How did plants develop photosynthesis? The story is really nothing more than a tale of biological thievery. More than a billion years ago, hungry, single-celled eukaryotes gobbled up photosynthetic cyanobacteria, integrating the bacteria’s light-feeding properties into their own biology.
That moment in evolutionary history is important to Distinguished Professor J. Clark Lagarias, Department of Molecular and Cellular Biology, and his colleagues in the College of Biological Sciences, as it marked the origin of chloroplasts, the cellular structures in plants responsible for photosynthesis.
As every high school biology student learns, photosynthesis is the conversion of light energy into chemical energy. The Lagarias Lab studies phytochromes, sensors outside of the chloroplasts which regulate the amount of light harvested for photosynthesis. These light sensors protect the chloroplasts from absorbing too much energy, which can kill the cell.
To understand how light harvesting is controlled in the alga Chlamydomonas reinhardtii, an aquatic relative of plants which lack phytochromes, Lagarias focused on the pigments responsible for the blue-green color of cyanobacteria, which enable phytochromes in plants to sense light.
Publishing in The Plant Cell, Lagarias and his colleagues found that a pigment called biliverdin is essential to light-induced chlorophyll production in the alga. This discovery is helping scientists understand why diverse algae retain these pigments, although many lack phytochromes.
Out of darkness
Unlike plants, green algae such as Chlamydomonas don’t solely rely on the sun for energy. They can feed like an animal and survive in darkness, as long as an organic food source of carbon is available. Even in darkness, green algae can synthesize some chlorophyll, the pigment all plants require to absorb energy from sunlight.
“Green algae are similar to plants in that when you put them in light, they green up. In this case, they get darker green,” said Lagarias, noting that the production of chlorophyll is aided by light.

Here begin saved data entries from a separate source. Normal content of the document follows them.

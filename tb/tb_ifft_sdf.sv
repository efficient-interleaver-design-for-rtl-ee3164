// Self-checking test of the pipelined IFFT at its 256-point default.
// Four frames of random bins: frames 0 and 1 back to back, frame 2 with random
// input pauses, frame 3 offered while the pipe is still draining (it must wait
// for a frame boundary). Each output sample is compared with a direct
// floating-point evaluation of x[n] = (1/N) sum X[k] exp(+j2*pi*k*n/N); the
// output order (bit reversed, tagged by out_addr) and the latency of 263
// cycles from the first input sample to the first output sample are checked.
module tb_ifft_sdf;
  import tx_pkg::*;
  localparam int LOGN = 8;
  localparam int N = 1 << LOGN;
  localparam int NFR = 4;
  localparam int TOL = 12;    // LSBs

  logic clk = 0, rst_n = 0;
  always #5 clk = ~clk;
  int checks = 0, failures = 0;
  longint cyc = 0;
  always @(posedge clk) cyc <= cyc + 1;

  logic in_valid = 0, in_ready, out_valid;
  cplx_t din, dout;
  logic [LOGN-1:0] out_addr;

  ifft_sdf #(.LOGN(LOGN)) dut (.clk, .rst_n, .in_valid, .in_ready, .in(din), .out_valid, .out(dout), .out_addr);

  cplx_t X [NFR][N];
  real er [NFR][N];
  real ei [NFR][N];
  longint first_in_cycle;

  function automatic logic [LOGN-1:0] brev(logic [LOGN-1:0] v);
    for (int i = 0; i < LOGN; i++) brev[i] = v[LOGN-1-i];
  endfunction

  initial begin
    for (int f = 0; f < NFR; f++)
      for (int k = 0; k < N; k++) begin
        X[f][k].re = sample_t'($signed(16'($urandom_range(0, 32767))) - 16384);
        X[f][k].im = sample_t'($signed(16'($urandom_range(0, 32767))) - 16384);
      end
    for (int f = 0; f < NFR; f++)
      for (int n = 0; n < N; n++) begin
        real sr, si, a;
        sr = 0; si = 0;
        for (int k = 0; k < N; k++) begin
          a = 2.0 * 3.14159265358979 * real'((k * n) % N) / real'(N);
          sr += real'(X[f][k].re) * $cos(a) - real'(X[f][k].im) * $sin(a);
          si += real'(X[f][k].re) * $sin(a) + real'(X[f][k].im) * $cos(a);
        end
        er[f][n] = sr / N;
        ei[f][n] = si / N;
      end
    repeat (3) @(posedge clk);
    rst_n <= 1;
    @(negedge clk);
    for (int f = 0; f < NFR; f++) begin
      if (f == 1) repeat (700) @(negedge clk);   // start from an empty pipe
      if (f == 3) repeat (40) @(negedge clk);    // arrive while draining
      for (int k = 0; k < N; k++) begin
        if (f == 2) while ($urandom_range(0, 3) == 0) begin in_valid = 0; @(negedge clk); end
        in_valid = 1; din = X[f][k];
        do @(negedge clk); while (!took);
      end
      in_valid = 0;
    end
  end

  // Handshake and timing observed at the clock edge.
  logic took = 0;
  always @(posedge clk) begin
    took <= in_valid && in_ready;
    if (in_valid && in_ready && !first_seen) begin first_seen <= 1; first_in_cycle <= cyc; end
  end
  bit first_seen = 0;

  int waited_drain = 0;
  always @(posedge clk) if (in_valid && !in_ready) waited_drain++;

  int fo = 0, io = 0;
  always @(posedge clk) if (rst_n && fo < NFR && out_valid) begin
    int n;
    real dre, dim;
    sample_t gr, gi;
    gr = dout.re; gi = dout.im;
    n = int'(brev(LOGN'(io)));
    checks++;
    if (int'(out_addr) != n) begin failures++; $display("addr %0d exp %0d", out_addr, n); end
    dre = real'(gr) - er[fo][n];
    dim = real'(gi) - ei[fo][n];
    checks++;
    if (dre > TOL || dre < -TOL || dim > TOL || dim < -TOL) begin
      failures++;
      if (failures < 8) $display("frame %0d n %0d got (%0d,%0d) exp (%f,%f)", fo, n, gr, gi, er[fo][n], ei[fo][n]);
    end
    if (fo == 0 && io == 0) begin
      checks++;
      if (cyc - first_in_cycle != 263) begin failures++; $display("latency %0d", cyc - first_in_cycle); end
    end
    io++;
    if (io == N) begin io = 0; fo++; end
  end

  initial begin
    wait (fo == NFR);
    @(posedge clk);
    checks++;
    if (waited_drain == 0) begin failures++; $display("frame-boundary wait never happened"); end
    $display("TB_RESULT checks=%0d failures=%0d", checks, failures);
    $finish;
  end

  initial begin
    repeat (8000) @(posedge clk);
    failures++;
    $display("watchdog expired");
    $display("TB_RESULT checks=%0d failures=%0d", checks, failures);
    $finish;
  end
endmodule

In the study, Lagarias and his colleagues switched off the gene critical for producing biliverdin in Chlamydomonas. As expected, the mutant alga synthesized a small amount of chlorophyll in the dark, yet failed to produce chlorophyll when grown in the light.
“These organisms grew really poorly in light,” said Lagarias. “When you take this mutant and put it in the light, it just doesn’t green up.”
But when the researchers added biliverdin to the growth medium, the Chlamydomonas mutant shifted from pale yellow to a green hue.
According to Lagarias, this indicates that biliverdin is integral to light-induced chlorophyll biosynthesis in this alga and possibly in all other algae.
"Without biliverdin, algae cannot see the light to green," he said.
This research was supported with funding from the NIH, NSF, U.S. Department of Energy, National Natural Science Foundation of China, Junior Thousand Talents Program of China and Huazhong Agricultural University Scientific and Technological Self-Innovation Foundation.